Can multiple Ray Data pipeline steps share the same large model instance for inference?

Hi,

In a Ray Data processing pipeline, I have multiple steps that all need to call the same large model for inference. Although their preprocessing and postprocessing may differ, the inference stage itself is exactly the same across these steps.

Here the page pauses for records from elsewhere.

// Self-checking testbench of pcache_ctrl, with tag_array, data_array and
// plru_table instances as the shared banks; the testbench plays the master
// cache controller (refill after a random delay, written into the banks and
// returned on the response port). A core issues random fetches over a
// region twice the cache size. Checks: every instruction returned equals
// the memory content; hits return exactly one cycle after the grant; hits
// and misses match a reference copy of the cache; each miss names the
// right line and the way a reference pseudo-LRU predicts (first invalid
// way, else the way not used last), which also checks the LRU updates.
module tb_pcache_ctrl;
  logic clk = 0, rst_n = 0;
  always #5 clk = ~clk;
  int checks = 0, failures = 0;

  function automatic logic [31:0] mem_word(logic [31:0] a);
    return {a[31:2], 2'b00} ^ 32'h5A5A_A5A5;
  endfunction
  function automatic logic [127:0] mem_line(logic [27:0] l);
    for (int w = 0; w < 4; w++) mem_line[w*32 +: 32] = mem_word({l, 4'h0} + 32'(4 * w));
  endfunction

  logic req, gnt, rvalid; logic [31:0] addr, rdata;
  logic [0:0][4:0] tag_set; logic [0:0][1:0] tag_valid; logic [0:0][1:0][22:0] tag_tag;
  logic [0:0][4:0] d_set; logic [0:0][0:0] d_way; logic [0:0][127:0] d_line;
  logic [0:0][0:0] victim; logic [0:0] up_v; logic [0:0][4:0] up_set; logic [0:0][0:0] up_way;
  logic miss_v, miss_r; logic [27:0] miss_line; logic [0:0] miss_way;
  logic resp_v; logic [0:0] resp_way; logic [127:0] resp_line;
  logic wr_en; logic [4:0] wr_set; logic [0:0] wr_way; logic [22:0] wr_tag;

  tag_array #(.NB_RD_PORTS(1)) tags (.clk_i(clk), .rst_ni(rst_n), .rd_set_i(tag_set),
    .rd_valid_o(tag_valid), .rd_tag_o(tag_tag), .wr_en_i(wr_en), .wr_set_i(wr_set),
    .wr_way_i(wr_way), .wr_tag_i(wr_tag));
  data_array #(.NB_RD_PORTS(1)) data (.clk_i(clk), .rd_set_i(d_set), .rd_way_i(d_way),
    .rd_line_o(d_line), .wr_en_i(wr_en), .wr_set_i(wr_set), .wr_way_i(wr_way), .wr_line_i(resp_line));
  plru_table #(.NB_RD_PORTS(1), .NB_UPD_PORTS(1)) lru (.clk_i(clk), .rst_ni(rst_n),
    .rd_set_i(tag_set), .victim_o(victim), .upd_valid_i(up_v), .upd_set_i(up_set), .upd_way_i(up_way));

  pcache_ctrl dut (.clk_i(clk), .rst_ni(rst_n), .fetch_req_i(req), .fetch_addr_i(addr),
    .fetch_gnt_o(gnt), .fetch_rvalid_o(rvalid), .fetch_rdata_o(rdata),
    .tag_set_o(tag_set[0]), .tag_valid_i(tag_valid[0]), .tag_tag_i(tag_tag[0]),
    .data_set_o(d_set[0]), .data_way_o(d_way[0]), .data_line_i(d_line[0]),
    .lru_victim_i(victim[0]), .lru_upd_valid_o(up_v[0]), .lru_upd_set_o(up_set[0]),
    .lru_upd_way_o(up_way[0]), .miss_valid_o(miss_v), .miss_ready_i(miss_r),
    .miss_line_o(miss_line), .miss_way_o(miss_way), .resp_valid_i(resp_v),
    .resp_way_i(resp_way), .resp_line_i(resp_line));

  // reference cache
  bit          rv [32][2];
  logic [22:0] rt [32][2];
  int          last [32];
  int nb_hit = 0, nb_miss = 0;

  // master stand-in
  logic [27:0] pend_line; logic [0:0] pend_way; bit pend = 0; int delay;
  assign wr_set = pend_line[4:0];
  assign wr_way = pend_way;
  assign wr_tag = pend_line[27:5];
  assign resp_way  = pend_way;
  assign resp_line = mem_line(pend_line);
  always @(negedge clk) begin
    miss_r <= ($urandom_range(0, 1) == 0);
    wr_en  <= 1'b0; resp_v <= 1'b0;
    if (pend) begin
      if (delay == 0) begin wr_en <= 1'b1; resp_v <= 1'b1; pend = 0; end
      else delay--;
    end
  end
  always @(posedge clk) if (rst_n && miss_v && miss_r) begin
    pend <= 1; pend_line <= miss_line; pend_way <= miss_way; delay <= $urandom_range(0, 25);
  end

  initial begin
    repeat (100000) @(posedge clk);
    failures++;
    $display("TB_RESULT checks=%0d failures=%0d", checks, failures);
    $finish;
  end

  initial begin
    req = 0; addr = 0; resp_v = 0; wr_en = 0; miss_r = 0;
    foreach (rv[s, w]) rv[s][w] = 0;
    foreach (last[s]) last[s] = 1;
    repeat (3) @(negedge clk);
    rst_n = 1;
    for (int i = 0; i < 1500; i++) begin
      logic [31:0] a; logic [4:0] s; logic [22:0] t; bit hit; int hw, ew;
      a = 32'h1C00_0000 + 32'($urandom_range(0, 2047)) & ~32'h3;
      // mostly sequential runs for a realistic hit mix
      if (i > 0 && $urandom_range(0, 3) != 0) a = addr + 4;
      s = a[8:4]; t = a[31:9];
      @(negedge clk);
      req = 1; addr = a;
      #1;
      checks++;
      if (!gnt) begin failures++; $display("not granted when idle"); end
      hit = 0; hw = 0;
      for (int w = 0; w < 2; w++) if (rv[s][w] && rt[s][w] == t) begin hit = 1; hw = w; end
      @(negedge clk);
      req = 0;
      if (hit) begin
        nb_hit++;
        checks++;
        if (!rvalid || rdata != mem_word(a)) begin
          failures++;
          $display("hit at %h: rvalid %0d data %h", a, rvalid, rdata);
        end
        last[s] = hw;
      end else begin
        nb_miss++;
        ew = !rv[s][0] ? 0 : !rv[s][1] ? 1 : 1 - last[s];
        checks++;
        if (rvalid) begin failures++; $display("rvalid on a miss"); end
        while (!(miss_v && miss_r)) @(posedge clk);
        checks++;
        if (miss_line != a[31:4] || int'(miss_way) != ew) begin
          failures++;
          $display("miss at %h: line %h way %0d, expected way %0d", a, miss_line, miss_way, ew);
        end
        while (!rvalid) @(negedge clk);
        checks++;
        if (rdata != mem_word(a)) begin failures++; $display("refill data at %h: %h", a, rdata); end
        rv[s][ew] = 1; rt[s][ew] = t; last[s] = ew;
      end
    end
    checks++;
    if (nb_hit < 100 || nb_miss < 100) begin failures++; $display("hits %0d misses %0d", nb_hit, nb_miss); end
    $display("hits %0d misses %0d", nb_hit, nb_miss);
    $display("TB_RESULT checks=%0d failures=%0d", checks, failures);
    $finish;
  end
endmodule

Is it possible for these steps to share the same model instance (e.g., the same GPU-backed actor or engine) to avoid loading multiple copies of the model into GPU memory? Right now, if each step starts its own instance, we don’t have enough GPUs to support this efficiently.

Has anyone managed to reuse the same model instance across multiple pipeline steps in Ray Data, or is there a recommended pattern for this scenario?

Thanks in advance for any advice.

import ray
from ray.data.llm import vLLMEngineProcessorConfig, build_llm_processor
import numpy as np

config = vLLMEngineProcessorConfig(
    model_source="unsloth/Llama-3.1-8B-Instruct",
    engine_kwargs={
        "enable_chunked_prefill": True,
        "max_num_batched_tokens": 4096,
        "max_model_len": 16384,
    },
    concurrency=1,
    batch_size=64,
)
processor = build_llm_processor(
    config,
    preprocess=lambda row: dict(
        messages=[
            {"role": "system", "content": "You are a bot that responds with haikus."},
            {"role": "user", "content": row["item"]}
        ],
        sampling_params=dict(
            temperature=0.3,
            max_tokens=250,
        )
    ),
    postprocess=lambda row: dict(
        answer=row["generated_text"],
        **row  
    ),
)

ds = ray.data.from_items(["Start of the haiku is: Complete this for me..."])

ds = processor(ds)
ds = processor1(ds)
ds = processor2(ds)
ds = processor3(ds)
ds.show(limit=1)

Hi @donglin_hao,

The solution for this use-case is to deploy the shared model via ray serve llm and then use http processor from ray data llm to hit it. Will that work for you?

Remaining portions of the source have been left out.